3. Zur Ablehnung der Unterbringung des Angeklagten in einer Entziehungsanstalt nach § 64 StGB bemerkt der Senat:
a) Es kann dahinstehen, ob die Erwägung, die Tat des Angeklagten sei seiner allgemeinen Geldknappheit geschuldet gewesen, nicht aber dem Bestreben, in den Besitz von Geld zur Beschaffung von Drogen und Alkohol zu gelangen, für sich genommen ausreichend tragfähig ist, um einen symptomatischen Zusammenhang zu verneinen.
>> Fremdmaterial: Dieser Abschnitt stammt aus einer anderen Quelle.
// tb_reconfigurable_binary_processing_module: frames through four compute
// units connected in pipelined chains (opening, closing), in parallel, and
// in random patterns. Every unit's result stream and the packed words of the
// selected unit are compared with the reference model chained the same way.
module tb_reconfigurable_binary_processing_module;
  import bip_pkg::*;
  import bip_model_pkg::*;
  localparam int N = 5, MAX_W = 16, U = 4, PW = 8, NN = N * N;
  logic clk = 0, rst_n = 0, clear = 0, pix_valid = 0, pix = 0;
  logic [15:0] width = 16'd8, height = 16'd6;
  bcu_cfg_t cfg [U];
  logic [1:0] out_sel = 0;
  logic pix_ready, word_valid, word_last;
  logic [U-1:0] blk_req, unit_valid, unit_pix;
  logic [NN-1:0] blk;
  logic [PW-1:0] word;
  int checks = 0, failures = 0;
  int req_cnt;
  bit got [U][$];
  logic [PW-1:0] words [$];

  reconfigurable_binary_processing_module #(.N(N), .MAX_W(MAX_W), .NUM_BCU(U), .PW(PW)) dut (
    .clk(clk), .rst_n(rst_n), .clear(clear), .width(width), .height(height), .cfg(cfg),
    .out_sel(out_sel), .pix_valid(pix_valid), .pix(pix), .pix_ready(pix_ready),
    .blk_req(blk_req), .blk(blk), .unit_valid(unit_valid), .unit_pix(unit_pix),
    .word_valid(word_valid), .word(word), .word_last(word_last));

  always #5 clk = ~clk;
  assign blk = NN'(blk_of(0, req_cnt));

  initial begin
    repeat (1000000) @(posedge clk);
    failures++;
    $display("TB_RESULT checks=%0d failures=%0d", checks, failures);
    $finish;
  end

  always @(posedge clk) begin
    if (blk_req[0]) req_cnt <= req_cnt + 1;
    for (int u = 0; u < U; u++) if (unit_valid[u]) got[u].push_back(unit_pix[u]);
    if (word_valid) words.push_back(word);
  end

  task automatic run(int w, int h, bcu_cfg_t c [U], int osel, string name);
    frame_t img, exp [U];
    int nw;
    width = 16'(w); height = 16'(h); cfg = c; out_sel = 2'(osel);
    img = new[w * h];
    foreach (img[i]) img[i] = 1'($urandom);
    for (int u = 0; u < U; u++)
      exp[u] = unit_model((c[u].src == 0) ? img : exp[int'(c[u].src) - 1], w, h, N, c[u], 0);
    @(negedge clk); clear = 1; @(negedge clk); clear = 0;
    req_cnt = 0; words.delete();
    for (int u = 0; u < U; u++) got[u].delete();
    for (int p = 0; p < w * h; p++) begin
      if ($urandom % 5 == 0) begin pix_valid = 0; @(negedge clk); end
      pix_valid = 1; pix = img[p];
      @(negedge clk);
    end
    pix_valid = 0;
    repeat (U * (2 * w + 10)) @(negedge clk);
    for (int u = 0; u < U; u++) begin
      checks++;
      if (got[u].size() != w * h) begin
        failures++;
        $display("FAIL %s unit %0d: %0d pixels", name, u, got[u].size());
      end else begin
        int bad = 0;
        for (int p = 0; p < w * h; p++) if (got[u][p] !== exp[u][p]) bad++;
        checks++;
        if (bad != 0) begin
          failures++;
          $display("FAIL %s unit %0d: %0d wrong pixels", name, u, bad);
        end
      end
    end
    nw = (w * h + PW - 1) / PW;
    checks++;
    if (words.size() != nw) begin
      failures++;
      $display("FAIL %s: %0d words", name, words.size());
    end else begin
      for (int k = 0; k < nw; k++) begin
        logic [PW-1:0] e = '0;
        for (int b = 0; b < PW; b++) if (k*PW + b < w*h) e[b] = exp[osel][k*PW + b];
        checks++;
        if (words[k] !== e) begin failures++; $display("FAIL %s word %0d", name, k); end
      end
    end
  endtask

  initial begin
    bcu_cfg_t c [U];
    foreach (c[u]) c[u] = cfg_pass();
    cfg = c;
    repeat (3) @(negedge clk);
    rst_n = 1;
    // opening (erode then dilate) and closing as two-unit pipelines
    c[0] = cfg_morph(1, 3, 0); c[1] = cfg_morph(0, 3, 1);
    c[2] = cfg_morph(0, 3, 0); c[3] = cfg_morph(1, 3, 3);
    run(12, 9, c, 1, "opening");
    run(12, 9, c, 3, "closing");
    // four units in parallel on the image
    c[0] = cfg_morph(1, 5, 0); c[1] = cfg_morph(0, 5, 0); c[2] = cfg_pass(); c[3] = cfg_random(0);
    c[2].out_sel = TAP_E0_MED;
    c[3].e0.sel_a = ISEL_WINDOW; c[3].e0.sel_b = ISEL_PARAM;
    c[3].e1.sel_a = ISEL_WINDOW; c[3].e1.sel_b = ISEL_PARAM;
    run(16, 6, c, 2, "parallel");
    for (int t = 0; t < 25; t++) begin
      for (int u = 0; u < U; u++) begin
        c[u] = cfg_random(u);
        if (u != 0) begin    // only unit 0 is served by the block source here
          if (c[u].e0.sel_a == ISEL_BLOCK) c[u].e0.sel_a = ISEL_WINDOW;
          if (c[u].e0.sel_b == ISEL_BLOCK) c[u].e0.sel_b = ISEL_WINDOW;
          if (c[u].e1.sel_a == ISEL_BLOCK) c[u].e1.sel_a = ISEL_WINDOW;
          if (c[u].e1.sel_b == ISEL_BLOCK) c[u].e1.sel_b = ISEL_WINDOW;
        end
      end
      run(3 + $urandom % 14, 2 + $urandom % 8, c, $urandom % 4, "random");
    end
    $display("TB_RESULT checks=%0d failures=%0d", checks, failures);
    $finish;
  end
endmodule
Denn an anderer Stelle geht das Landgericht, im Ansatz zutreffend, davon aus, für die Bejahung dieses Zusammenhangs reiche die Mitursächlichkeit des Hangs zum Rauschmittelkonsum für die Tatbegehung schon aus. Eine solche Mitursächlichkeit bedurfte im vorliegenden Fall jedenfalls weiterer Erörterung, weil sich die Strafkammer zugleich der Einschätzung des medizinischen Sachverständigen angeschlossen hat, der Angeklagte werde weiter ein sozial randständiges Leben führen, Drogen konsumieren und zur Finanzierung dieses Konsums auch wieder straffällig werden.
b) Soweit das Landgericht den Grundsatz der Verhältnismäßigkeit zur Begründung der Nichtanordnung der Maßregel heranzieht, weist der Senat darauf hin, dass bei Vorliegen der Voraussetzungen für die Anordnung nach § 64 StGB nur in besonderen Ausnahmefällen von dieser abgesehen werden kann (Fischer, StGB, 63. Aufl., § 64 Rn. 23 m. Nachw. z. Rspr.).
Die zu neuer Entscheidung berufene Strafkammer wird das Tatgeschehen je nach den sich in der Verhandlung ergebenden Feststellungen auch unter dem Gesichtspunkt eines räuberischen Angriffs auf Kraftfahrer (§ 316a StGB) zu würdigen haben.